Look at figure 6 in this reference:
https://www.ijert.org/research/fem-study-of-elliptical-coreoptical-fibres-IJERTV2IS70065.pdf
That’s what the modes usually look like in a three mode elliptical fiber.

Given a large enough core compared to the wavelength you can certainly have a mode like you show but then there would be many more allowed modes because you would have more than three transverse modes in the other dimension and all combinations of those orthogonal indices.

In a three mode fiber generally all of the modes can have linear polarization on either axis. The reason you don’t get a combination of those polarizations such as 45 degree linear polarization or circular polarization or some arbitrary elliptical polarization is because the manufacturing process of making the core elliptical results in nonuniform stress which in turn causes stress birefringence. The two linear modes travel at such different speeds that the phase between them changes so fast energy can’t couple between them.

For the three lobed mode like you show the direction of polarization will be in the same direction throughout the mode, for example, vertical.

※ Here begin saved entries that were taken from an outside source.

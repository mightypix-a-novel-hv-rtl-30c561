// Latch-based double-data-rate output multiplexer. Two bits are taken at the
// rising clock edge; d[1] is sent while the clock is high, d[0] while it is
// low. d[0] passes a latch that is transparent while the clock is low, so the
// output never changes in the middle of a half period. The document specifies
// latch-based DDR multiplexers at 640 MHz (1.28 Gbps) and 320 MHz (640 Mbps).
// The intended latch is this module's only circuit warning.
module mpx_ddr_stage (
  input  logic       clk,
  input  logic       rst_n,
  input  logic [1:0] d,
  output logic       q
);
  logic first_q, second_q, second_l;

  always_ff @(posedge clk or negedge rst_n) begin
    if (!rst_n) begin
      first_q  <= 1'b0;
      second_q <= 1'b0;
    end else begin
      first_q  <= d[1];
      second_q <= d[0];
    end
  end

  always_latch begin
    if (!clk) second_l = second_q;
  end

  assign q = clk ? first_q : second_l;

endmodule
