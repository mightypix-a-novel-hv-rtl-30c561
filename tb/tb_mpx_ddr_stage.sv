// Testbench for mpx_ddr_stage: random 2-bit words at every rising edge; the
// output, sampled in the middle of each half period, must show d[1] while
// the clock is high and d[0] while it is low, one cycle after the word is
// taken.
`timescale 1ps/1ps
module tb_mpx_ddr_stage;
  int checks = 0, failures = 0;
  logic clk = 0, rst_n = 1;
  initial #1 rst_n = 0;  // a falling edge, so that asynchronous resets act
  always #800 clk = ~clk;
  logic [1:0] d = 0, dq;
  logic q;
  mpx_ddr_stage dut (.clk, .rst_n, .d, .q);

  task automatic check(input bit c, input string msg);
    checks++;
    if (!c) begin failures++; $display("FAIL: %s (t=%0t)", msg, $time); end
  endtask

  initial begin
    repeat (2) @(posedge clk);
    #100 rst_n = 1;
    for (int i = 0; i < 200; i++) begin
      @(posedge clk);
      dq = d;             // word taken at this edge
      #100 d = 2'($urandom);
      #300 check(q == dq[1], "first bit while clock high");
      #800 check(q == dq[0], "second bit while clock low");
    end
    $display("TB_RESULT checks=%0d failures=%0d", checks, failures);
    $finish;
  end
  initial begin
    #10us; failures++;
    $display("TB_RESULT checks=%0d failures=%0d", checks, failures);
    $finish;
  end
endmodule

Your question of whether the instantaneous field can be up in one lobe when it down in another is different. With linear polarization the field is oscillating up and down in a plane. It is switching between pointing up and down at terahertz frequencies. Your picture of up and can only be a instantaneous snapshot of the field direction. In that case those aren’t different polarization’s. All lobes are oscillating with the same vertical polarization but the lobes are out of phase.

That also is something that cannot happen in a propagating mode. By definition a transverse mode is a mode that propagates down the fiber without the mode shape changing. If there is a phase variation across the mode, energy will flow in the transverse direction (perpendicular to the phase front, you see) and the transverse shape will change. By definition that is not a mode.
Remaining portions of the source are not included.